I would check the fontanel. Look for signs of any
dehydration in the mouth, sign of infection, dehydration.
I'd look for, focus on infection,
and this child has a fever right now, so listen to the lungs,
check the belly, look at the skin, turn the child over.
Is there anything that I see?
He is pale, cool, and mottled,
with a refill of 3 seconds, a rapid heart rate,
but no murmurs. He's crying and
moving all limbs, and he is slightly
cool to touch. So right now as a group,
we're thinking that this child probably has sepsis.
We have the child on a heart monitor here.
Let's get a 12 ECG, if we can as well.
Let's get this child some Tylenol.
I'm getting the Tylenol. Thank you.
All right. So this is
a very fast rhythm.

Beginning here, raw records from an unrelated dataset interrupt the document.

// mrlns_mult: two-level (multilevel) residue logarithmic (MRLNS) multiplier.
//
// Same arithmetic as rlns_mult, but the characteristics pass through two
// levels of residue encoding, so that the residues that are added are small
// and both moduli sets are needed to interpret them:
//   level 1: kX, kY -> a_i, b_i = residues modulo {7, 9}
//   level 2: each a_i, b_i -> residues modulo {4, 5}:
//            c = a_1 mod {4,5}, d = a_2 mod {4,5},
//            e = b_1 mod {4,5}, f = b_2 mod {4,5}
//   add:     u_i = <c_i + e_i + C>, v_i = <d_i + f_i + C> modulo {4, 5},
//            C being the carry of the mantissa addition
//   CRT B:   w1 = CRT{4,5}(u), w2 = CRT{4,5}(v)   (values below 20)
//   reduce:  t1 = w1 mod 7, t2 = w2 mod 9
//   CRT A:   T  = CRT{7,9}(t1, t2)                  (value mod 63)
// Since a_1 + b_1 + C <= 13 and a_2 + b_2 + C <= 17 are below 20, CRT B
// recovers the first-level channel sums exactly and T equals the single-level
// result. Mantissa handling (blec, ripple adder, balec, 2N-bit shifter) is
// identical to rlns_mult. The assignment of c, d, e, f to a_1, a_2, b_1, b_2
// is this design's reading of the reference description.
// Interface: operands x, y (N bits, unsigned), product z (2N bits).
// Purely combinational.
module mrlns_mult
  import rlns_pkg::*;
#(
  parameter int unsigned N = 32,
  localparam int unsigned KW = (N > 1) ? $clog2(N) : 1
) (
  input  logic [N-1:0]   x,
  input  logic [N-1:0]   y,
  output logic [2*N-1:0] z
);

  logic [KW-1:0] kx, ky;
  logic [FW-1:0] mx, my, cmx, cmy, cmn;
  logic          zx, zy, carry;
  logic [2:0]    a1, b1;          // level 1, mod 7
  logic [3:0]    a2, b2;          // level 1, mod 9
  logic [1:0]    c1, d1, e1, f1;  // level 2, mod 4
  logic [2:0]    c2, d2, e2, f2;  // level 2, mod 5
  logic [1:0]    u1, v1;
  logic [2:0]    u2, v2;
  logic [4:0]    w1, w2;
  logic [2:0]    t1;
  logic [3:0]    t2;
  logic [TW-1:0] t;
  logic [FW:0]   pm;

  // logarithmic conversion and error correction
  log_converter #(.N(N)) u_log_x (.a(x), .k(kx), .m(mx), .zero(zx));
  log_converter #(.N(N)) u_log_y (.a(y), .k(ky), .m(my), .zero(zy));
  blec u_blec_x (.m(mx), .cm(cmx));
  blec u_blec_y (.m(my), .cm(cmy));
  mant_adder u_madd (.x(cmx), .y(cmy), .s(cmn), .c(carry));

  // first-level forward conversion, moduli {7, 9}
  fwd_conv #(.W(KW), .M(M1A)) u_fa1 (.x(kx), .r(a1));
  fwd_conv #(.W(KW), .M(M2A)) u_fa2 (.x(kx), .r(a2));
  fwd_conv #(.W(KW), .M(M1A)) u_fb1 (.x(ky), .r(b1));
  fwd_conv #(.W(KW), .M(M2A)) u_fb2 (.x(ky), .r(b2));

  // second-level forward conversion, moduli {4, 5}
  fwd_conv #(.W(3), .M(M1B)) u_c1 (.x(a1), .r(c1));
  fwd_conv #(.W(3), .M(M2B)) u_c2 (.x(a1), .r(c2));
  fwd_conv #(.W(4), .M(M1B)) u_d1 (.x(a2), .r(d1));
  fwd_conv #(.W(4), .M(M2B)) u_d2 (.x(a2), .r(d2));
  fwd_conv #(.W(3), .M(M1B)) u_e1 (.x(b1), .r(e1));
  fwd_conv #(.W(3), .M(M2B)) u_e2 (.x(b1), .r(e2));
  fwd_conv #(.W(4), .M(M1B)) u_f1 (.x(b2), .r(f1));
  fwd_conv #(.W(4), .M(M2B)) u_f2 (.x(b2), .r(f2));

  // residue addition in the second-level channels
  mod_add #(.M(M1B)) u_u1 (.x(c1), .y(e1), .cin(carry), .s(u1));
  mod_add #(.M(M2B)) u_u2 (.x(c2), .y(e2), .cin(carry), .s(u2));
  mod_add #(.M(M1B)) u_v1 (.x(d1), .y(f1), .cin(carry), .s(v1));
  mod_add #(.M(M2B)) u_v2 (.x(d2), .y(f2), .cin(carry), .s(v2));

  // first reverse conversion level (CRT B, moduli {4, 5})
  crt2 #(.M1(M1B), .M2(M2B)) u_crt_b1 (.r1(u1), .r2(u2), .x(w1));
  crt2 #(.M1(M1B), .M2(M2B)) u_crt_b2 (.r1(v1), .r2(v2), .x(w2));
  fwd_conv #(.W(5), .M(M1A)) u_t1 (.x(w1), .r(t1));
  fwd_conv #(.W(5), .M(M2A)) u_t2 (.x(w2), .r(t2));

  // second reverse conversion level (CRT A, moduli {7, 9})
  crt2 #(.M1(M1A), .M2(M2A)) u_crt_a (.r1(t1), .r2(t2), .x(t));

  // antilogarithmic conversion
  balec u_balec (.m(cmn), .pm(pm));
  antilog_shifter #(.N(N)) u_alog (.pm(pm), .t(t), .zero(zx | zy), .z(z));

endmodule
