// rlns_mult: single-level residue logarithmic (RLNS) multiplier.
//
// Z ~ A * B computed as antilog(log2 A + log2 B), with the integer parts of
// the logarithms carried in a residue number system:
//   1. Each operand goes through log_converter (leading one detector,
//      characteristic ROM, logarithmic shifter) and blec, giving the
//      characteristic k and a corrected 10-bit mantissa.
//   2. The corrected mantissas are added by a ripple-carry adder; the carry C
//      has weight 1. The characteristics are converted to residues modulo
//      {7, 9} and added channel by channel together with C.
//   3. A CRT reverse converter recovers T = kA + kB + C (mod 63), balec turns
//      the added mantissa into an approximation of 2^m, and the 2N-bit
//      antilogarithmic shifter shifts it by T.
// Product bits below 2^0 are truncated. A zero operand gives Z = 0 (this
// design's choice; the method is defined for positive operands only).
// Because the moduli set has a dynamic range of 63, a characteristic sum of 63
// or more wraps; with N = 32 this happens when kA + kB + C = 63, i.e. for
// products of about 2^63 and above. The moduli set is the reference design's.
// Interface: operands a, b (N bits, unsigned), product z (2N bits).
// Purely combinational: z follows a and b after the logic delay.
module rlns_mult
  import rlns_pkg::*;
#(
  parameter int unsigned N = 32,
  localparam int unsigned KW = (N > 1) ? $clog2(N) : 1
) (
  input  logic [N-1:0]   a,
  input  logic [N-1:0]   b,
  output logic [2*N-1:0] z
);

  logic [KW-1:0] ka, kb;
  logic [FW-1:0] ma, mb, cma, cmb, cmn;
  logic          za, zb, carry;
  logic [2:0]    ka1, kb1;       // residues mod 7
  logic [3:0]    ka2, kb2;       // residues mod 9
  logic [2:0]    t1;
  logic [3:0]    t2;
  logic [TW-1:0] t;
  logic [FW:0]   pm;

  // step 1: logarithmic conversion and error correction
  log_converter #(.N(N)) u_log_a (.a(a), .k(ka), .m(ma), .zero(za));
  log_converter #(.N(N)) u_log_b (.a(b), .k(kb), .m(mb), .zero(zb));
  blec u_blec_a (.m(ma), .cm(cma));
  blec u_blec_b (.m(mb), .cm(cmb));

  // forward conversion of the characteristics
  fwd_conv #(.W(KW), .M(M1A)) u_fa1 (.x(ka), .r(ka1));
  fwd_conv #(.W(KW), .M(M2A)) u_fa2 (.x(ka), .r(ka2));
  fwd_conv #(.W(KW), .M(M1A)) u_fb1 (.x(kb), .r(kb1));
  fwd_conv #(.W(KW), .M(M2A)) u_fb2 (.x(kb), .r(kb2));

  // step 2: residue arithmetic (log A + log B)
  mant_adder u_madd (.x(cma), .y(cmb), .s(cmn), .c(carry));
  mod_add #(.M(M1A)) u_ch1 (.x(ka1), .y(kb1), .cin(carry), .s(t1));
  mod_add #(.M(M2A)) u_ch2 (.x(ka2), .y(kb2), .cin(carry), .s(t2));

  // step 3: reverse conversion and antilogarithmic conversion
  crt2 #(.M1(M1A), .M2(M2A)) u_crt (.r1(t1), .r2(t2), .x(t));
  balec u_balec (.m(cmn), .pm(pm));
  antilog_shifter #(.N(N)) u_alog (.pm(pm), .t(t), .zero(za | zb), .z(z));

endmodule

I don't see any P waves,
so this could still be sinus tachycardia.
The child becomes less responsive, begins sweating,
has a diminished pulse, and the heart rate goes up to 270.
Let's call a code pink, get paediatrics down here,
get anesthesia down here. This child needs
to be intubated. (Dr. Michael Zaldman)
Given the fact that we're a Regional Paediatric Centre
and we're becoming a teaching hospital,
I think it's important for us to be as good as we can be.
And ultimately, if we practice this,
it'll be to the benefit of the kids that come in here.
We'll give them the best care they can get.
And there's good studies to show that people that,
when you work in this kind of situation,
if you work as a team, then the outcome is better.
And so, by practicing, and by getting the roles
straightened out, and by bouncing ideas off each other,
it actually works well, and it allows us to work as a unit
much more cohesively. (Dr. Ray Lim)
Being able to go through a run like this
is actually very important, because in reality, we don't see codes like this very frequently,
so you can get rusty very easily.
You know, being able to practice under a pressure situation
is very important. And it allows you to practice
your communication with your team.
So it's very good. It was extremely successful.
The feedback we received from the staff that have gone through
the session, they feel that having this practice and working together as a team will optimize
the care that they're able to provide
to our community, and to the children
who present in our emergency department.
[music]
Thanks for joining us. We hope you enjoyed the show.
On behalf of everyone here at Credit Valley Hospital,
we wish you good health.
Remember, do your best, and life will do the rest.
For Credit Valley Contact, I'm Dan McGann.